Bone mineral density was calculated using data from the preoperative CBCT scan. When evaluating or classifying the density of the bone, gray values (GVs) obtained from CBCT images are quantified as HU. Higher values oh HU were found in in areas of increased bone quality. A similar finding was reported in a study conducted by Merheb et al,22 where a significant linear correlation between ISQ and HU values was demonstrated. The fact that this correlation was strongest at implant insertion concluded that the preoperative evaluation of the cortical thickness and HU of the cancellous part of the osteotomy site seems to be the most reliable implant stability predictor. Although the process of converting GV to HU with several CBCT scanners has been validated in the literature,25 the applicability of Hounsfield units in CBCT has been put to dispute in a recent paper published by Pauwels et al2 The authors argue that the lack of standardization is still a major problem for most CBCT devices.

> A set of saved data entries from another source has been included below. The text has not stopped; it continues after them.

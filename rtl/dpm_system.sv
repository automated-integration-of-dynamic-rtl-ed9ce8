// Case-study system with dynamic power management on a small FPGA.
//
// The system is split into clock domains that the PMU clocks separately:
// the UART runs on clock_pd1, the processor (with its memory) on
// clock_pd2, and clock_pd3 is a third PMU domain with no load in this
// system, brought out as a port. All of them are gated from the 48 MHz
// master clock. The processor is an existing 8-bit core that is not part of
// this RTL: its clock and its UART/PMU signals are ports of this module.
//
// Every signal between two clock domains goes through a synchronizer:
//   * sync_tx  (synchronizer_bus): processor -> UART. cpu_tx_valid with
//     cpu_data_out becomes the UART's transmit strobe and tx_byte.
//   * sync_rx  (synchronizer): UART -> processor. The UART's received
//     event becomes cpu_rx_full; the received byte itself (cpu_data_in) is
//     taken straight from the UART, which holds it stable for a whole
//     character after the event.
//   * sync_pmu (synchronizer_bus): processor -> PMU. cpu_pmu_changer with
//     cpu_data_out becomes the PMU's cs and set_freq, so the program can
//     change the frequency of any domain, its own included.
// The busy outputs of the two processor-side synchronizers are ports, so the
// processor can wait before offering the next word. power_mode goes to the
// PMU, which synchronizes it itself. Reset is one asynchronous active-low
// input for every block.
//
// From the document: the blocks, their port names, the split into a UART
// and a processor domain, the synchronizers on every crossing and the extra
// one from processor to PMU, and the CPU belonging to clock_pd2. The
// assignment of the UART to clock_pd1, the choice of which crossing uses
// which synchronizer kind, the busy ports and the serial pins are this
// design's own.
module dpm_system
  import dpm_pkg::*;
(
  input  logic       clock,            // 48 MHz master clock (PLL output)
  input  logic       rst_n,
  input  logic [1:0] power_mode,
  // serial line
  input  logic       uart_rxd,
  output logic       uart_txd,
  // processor domain (clock_pd2) interface
  output logic       cpu_clk,
  input  logic [7:0] cpu_data_out,
  input  logic       cpu_tx_valid,
  input  logic       cpu_pmu_changer,
  output logic [7:0] cpu_data_in,
  output logic       cpu_rx_full,
  output logic       cpu_tx_busy,      // sync_tx still carrying a byte
  output logic       cpu_pmu_busy,     // sync_pmu still carrying a command
  // unused third domain and status
  output logic       clock_pd3,
  output level_e [NUM_DOMAINS-1:0] level_pd,
  output logic       uart_tx_busy,
  output logic       rx_event_busy     // sync_rx still carrying a received event
);

  logic       clock_pd1, clock_pd2;
  logic       pmu_cs;
  logic [7:0] pmu_set_freq;
  logic       uart_transmit;
  logic [7:0] uart_tx_byte;
  logic       uart_received;

  pmu u_pmu (
    .clock      (clock),
    .rst_n      (rst_n),
    .cs         (pmu_cs),
    .set_freq   (pmu_set_freq),
    .power_mode (power_mode),
    .clock_pd1  (clock_pd1),
    .clock_pd2  (clock_pd2),
    .clock_pd3  (clock_pd3),
    .level_pd   (level_pd)
  );

  assign cpu_clk = clock_pd2;

  uart u_uart (
    .clk      (clock_pd1),
    .rst_n    (rst_n),
    .transmit (uart_transmit),
    .tx_byte  (uart_tx_byte),
    .received (uart_received),
    .rx_byte  (cpu_data_in),
    .tx_busy  (uart_tx_busy),
    .rxd      (uart_rxd),
    .txd      (uart_txd)
  );

  synchronizer_bus #(.WIDTH(8)) sync_tx (
    .clk_a     (clock_pd2),
    .clk_b     (clock_pd1),
    .rst_n     (rst_n),
    .clk_a_in  (cpu_tx_valid),
    .bus_in    (cpu_data_out),
    .busy      (cpu_tx_busy),
    .clk_b_out (uart_transmit),
    .bus_out   (uart_tx_byte)
  );

  // Nothing waits on this one: a new byte cannot arrive before the event
  // of the previous one has crossed, as long as the processor domain runs.
  synchronizer sync_rx (
    .clk_a     (clock_pd1),
    .clk_b     (clock_pd2),
    .rst_n     (rst_n),
    .clk_a_in  (uart_received),
    .busy      (rx_event_busy),
    .clk_b_out (cpu_rx_full)
  );

  synchronizer_bus #(.WIDTH(8)) sync_pmu (
    .clk_a     (clock_pd2),
    .clk_b     (clock),
    .rst_n     (rst_n),
    .clk_a_in  (cpu_pmu_changer),
    .bus_in    (cpu_data_out),
    .busy      (cpu_pmu_busy),
    .clk_b_out (pmu_cs),
    .bus_out   (pmu_set_freq)
  );

endmodule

In addition, recent research and clinical findings have shifted the paradigm of assessing bone quality from a density-based analysis to a structural evaluation of the bone with a healthy vascularized and well-structured trabecular bone being more clinically relevant in predicting the success of implant placement. These authors concluded that although improvements in CBCT imaging technology and advancements in GV correction have progressed, the main focus in research should be on the clinical validation of alternative parameters commonly used in microscopy and CT for the evaluation of bone structure, as they may be more suited to predict implant outcome than bone density alone.2
Within the limitations of this study it can be concluded that similar primary implant stability, measured by RFA, can be obtained in all 4 types of bone by using a modified drilling protocol. The ISQ was demonstrated to be a reasonable and reliable method for evaluating and monitoring implant stability, and, with further study, could be used as a predictor of long-term clinical success of implant therapy. Because ISQ values were not affected by bone structure, implant length or implant diameter, they should be considered as the method of choice for predicting implants stability, and or the possibility of early implant loading. The implant system used in this study consisted of a cylindrical design combined with a hydrophilic surface that supports early osseointegration. These features may have had a positive effect on implant stability, which would, in turn, increase the possibility of long-term success in clinical practice.
Following is the Ethics Statement and confirmation of patient permission: Approved by the Committee of Ethics of the University of Seville before start of study. Written and verbal informed consent was provided to and signed by every patient. All products used were CE labeled and tested within their approved indication range
The authors report no conflicts of interest.